=== Requirement ===
Give the records back in full, exactly as they read.

[[ Task input open ]]

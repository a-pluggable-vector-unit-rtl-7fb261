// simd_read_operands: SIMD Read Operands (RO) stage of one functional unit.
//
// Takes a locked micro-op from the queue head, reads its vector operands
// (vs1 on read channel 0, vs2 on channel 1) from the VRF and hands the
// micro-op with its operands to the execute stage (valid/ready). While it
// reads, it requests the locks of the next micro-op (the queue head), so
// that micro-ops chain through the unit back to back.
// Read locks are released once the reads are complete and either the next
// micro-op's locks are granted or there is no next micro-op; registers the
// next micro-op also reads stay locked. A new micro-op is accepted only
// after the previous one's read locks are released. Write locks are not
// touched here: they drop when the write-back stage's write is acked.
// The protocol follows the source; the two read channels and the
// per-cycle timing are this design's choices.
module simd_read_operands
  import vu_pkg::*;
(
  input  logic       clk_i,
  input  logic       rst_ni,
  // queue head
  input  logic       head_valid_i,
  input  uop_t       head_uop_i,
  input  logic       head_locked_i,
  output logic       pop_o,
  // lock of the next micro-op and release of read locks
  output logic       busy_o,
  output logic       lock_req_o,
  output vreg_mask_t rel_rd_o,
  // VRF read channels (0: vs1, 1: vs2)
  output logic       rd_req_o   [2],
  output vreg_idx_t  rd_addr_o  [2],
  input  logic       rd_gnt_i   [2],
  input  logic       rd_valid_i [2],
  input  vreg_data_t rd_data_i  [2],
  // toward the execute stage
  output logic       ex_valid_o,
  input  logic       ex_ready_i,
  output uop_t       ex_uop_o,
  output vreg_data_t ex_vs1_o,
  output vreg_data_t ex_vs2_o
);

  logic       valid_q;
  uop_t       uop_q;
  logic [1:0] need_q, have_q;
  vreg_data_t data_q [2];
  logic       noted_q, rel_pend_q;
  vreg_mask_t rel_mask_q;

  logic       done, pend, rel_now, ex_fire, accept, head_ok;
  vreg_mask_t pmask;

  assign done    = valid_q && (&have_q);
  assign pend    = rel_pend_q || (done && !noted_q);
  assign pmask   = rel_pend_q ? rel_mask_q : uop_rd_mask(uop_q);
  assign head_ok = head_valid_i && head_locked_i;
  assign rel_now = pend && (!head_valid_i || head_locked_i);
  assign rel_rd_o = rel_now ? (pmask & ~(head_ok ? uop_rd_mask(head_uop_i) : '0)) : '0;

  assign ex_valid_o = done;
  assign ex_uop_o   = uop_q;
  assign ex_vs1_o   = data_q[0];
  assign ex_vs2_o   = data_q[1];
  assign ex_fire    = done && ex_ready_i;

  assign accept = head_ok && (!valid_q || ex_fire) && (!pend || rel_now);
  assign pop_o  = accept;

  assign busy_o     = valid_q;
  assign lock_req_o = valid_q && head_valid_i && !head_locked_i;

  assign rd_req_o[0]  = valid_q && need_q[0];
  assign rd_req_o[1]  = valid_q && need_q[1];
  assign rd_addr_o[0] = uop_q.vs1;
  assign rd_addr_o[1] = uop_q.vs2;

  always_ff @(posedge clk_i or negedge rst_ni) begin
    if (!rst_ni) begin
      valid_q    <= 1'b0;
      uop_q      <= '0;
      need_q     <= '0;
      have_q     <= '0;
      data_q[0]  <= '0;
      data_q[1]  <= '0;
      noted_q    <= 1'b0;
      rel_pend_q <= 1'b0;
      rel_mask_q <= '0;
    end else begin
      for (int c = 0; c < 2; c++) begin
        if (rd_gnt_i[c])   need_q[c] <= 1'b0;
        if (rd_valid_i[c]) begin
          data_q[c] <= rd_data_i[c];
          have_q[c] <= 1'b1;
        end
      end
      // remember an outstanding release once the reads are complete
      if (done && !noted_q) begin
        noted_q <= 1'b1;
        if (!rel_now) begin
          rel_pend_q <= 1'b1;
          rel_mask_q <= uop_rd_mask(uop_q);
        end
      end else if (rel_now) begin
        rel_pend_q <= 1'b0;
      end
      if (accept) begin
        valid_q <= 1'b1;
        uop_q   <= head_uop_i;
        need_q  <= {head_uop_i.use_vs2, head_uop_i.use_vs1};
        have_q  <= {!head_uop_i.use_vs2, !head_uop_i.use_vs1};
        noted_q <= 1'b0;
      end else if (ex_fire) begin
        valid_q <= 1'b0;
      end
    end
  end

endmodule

[[ Task input closed ]]

=== Answer to the problem ===
repository a-pluggable-vector-unit-rtl-7fb261
// simd_read_operands: SIMD Read Operands (RO) stage of one functional unit.
//
// Takes a locked micro-op from the queue head, reads its vector operands
// (vs1 on read channel 0, vs2 on channel 1) from the VRF and hands the
// micro-op with its operands to the execute stage (valid/ready). While it
// reads, it requests the locks of the next micro-op (the queue head), so
// that micro-ops chain through the unit back to back.
// Read locks are released once the reads are complete and either the next
// micro-op's locks are granted or there is no next micro-op; registers the
// next micro-op also reads stay locked. A new micro-op is accepted only
// after the previous one's read locks are released. Write locks are not
// touched here: they drop when the write-back stage's write is acked.
// The protocol follows the source; the two read channels and the
// per-cycle timing are this design's choices.
module simd_read_operands
  import vu_pkg::*;
(
  input  logic       clk_i,
  input  logic       rst_ni,
  // queue head
  input  logic       head_valid_i,
  input  uop_t       head_uop_i,
  input  logic       head_locked_i,
  output logic       pop_o,
  // lock of the next micro-op and release of read locks
  output logic       busy_o,
  output logic       lock_req_o,
  output vreg_mask_t rel_rd_o,
  // VRF read channels (0: vs1, 1: vs2)
  output logic       rd_req_o   [2],
  output vreg_idx_t  rd_addr_o  [2],
  input  logic       rd_gnt_i   [2],
  input  logic       rd_valid_i [2],
  input  vreg_data_t rd_data_i  [2],
  // toward the execute stage
  output logic       ex_valid_o,
  input  logic       ex_ready_i,
  output uop_t       ex_uop_o,
  output vreg_data_t ex_vs1_o,
  output vreg_data_t ex_vs2_o
);

  logic       valid_q;
  uop_t       uop_q;
  logic [1:0] need_q, have_q;
  vreg_data_t data_q [2];
  logic       noted_q, rel_pend_q;
  vreg_mask_t rel_mask_q;

  logic       done, pend, rel_now, ex_fire, accept, head_ok;
  vreg_mask_t pmask;

  assign done    = valid_q && (&have_q);
  assign pend    = rel_pend_q || (done && !noted_q);
  assign pmask   = rel_pend_q ? rel_mask_q : uop_rd_mask(uop_q);
  assign head_ok = head_valid_i && head_locked_i;
  assign rel_now = pend && (!head_valid_i || head_locked_i);
  assign rel_rd_o = rel_now ? (pmask & ~(head_ok ? uop_rd_mask(head_uop_i) : '0)) : '0;

  assign ex_valid_o = done;
  assign ex_uop_o   = uop_q;
  assign ex_vs1_o   = data_q[0];
  assign ex_vs2_o   = data_q[1];
  assign ex_fire    = done && ex_ready_i;

  assign accept = head_ok && (!valid_q || ex_fire) && (!pend || rel_now);
  assign pop_o  = accept;

  assign busy_o     = valid_q;
  assign lock_req_o = valid_q && head_valid_i && !head_locked_i;

  assign rd_req_o[0]  = valid_q && need_q[0];
  assign rd_req_o[1]  = valid_q && need_q[1];
  assign rd_addr_o[0] = uop_q.vs1;
  assign rd_addr_o[1] = uop_q.vs2;

  always_ff @(posedge clk_i or negedge rst_ni) begin
    if (!rst_ni) begin
      valid_q    <= 1'b0;
      uop_q      <= '0;
      need_q     <= '0;
      have_q     <= '0;
      data_q[0]  <= '0;
      data_q[1]  <= '0;
      noted_q    <= 1'b0;
      rel_pend_q <= 1'b0;
      rel_mask_q <= '0;
    end else begin
      for (int c = 0; c < 2; c++) begin
        if (rd_gnt_i[c])   need_q[c] <= 1'b0;
        if (rd_valid_i[c]) begin
          data_q[c] <= rd_data_i[c];
          have_q[c] <= 1'b1;
        end
      end
      // remember an outstanding release once the reads are complete
      if (done && !noted_q) begin
        noted_q <= 1'b1;
        if (!rel_now) begin
          rel_pend_q <= 1'b1;
          rel_mask_q <= uop_rd_mask(uop_q);
        end
      end else if (rel_now) begin
        rel_pend_q <= 1'b0;
      end
      if (accept) begin
        valid_q <= 1'b1;
        uop_q   <= head_uop_i;
        need_q  <= {head_uop_i.use_vs2, head_uop_i.use_vs1};
        have_q  <= {!head_uop_i.use_vs2, !head_uop_i.use_vs1};
        noted_q <= 1'b0;
      end else if (ex_fire) begin
        valid_q <= 1'b0;
      end
    end
  end

endmodule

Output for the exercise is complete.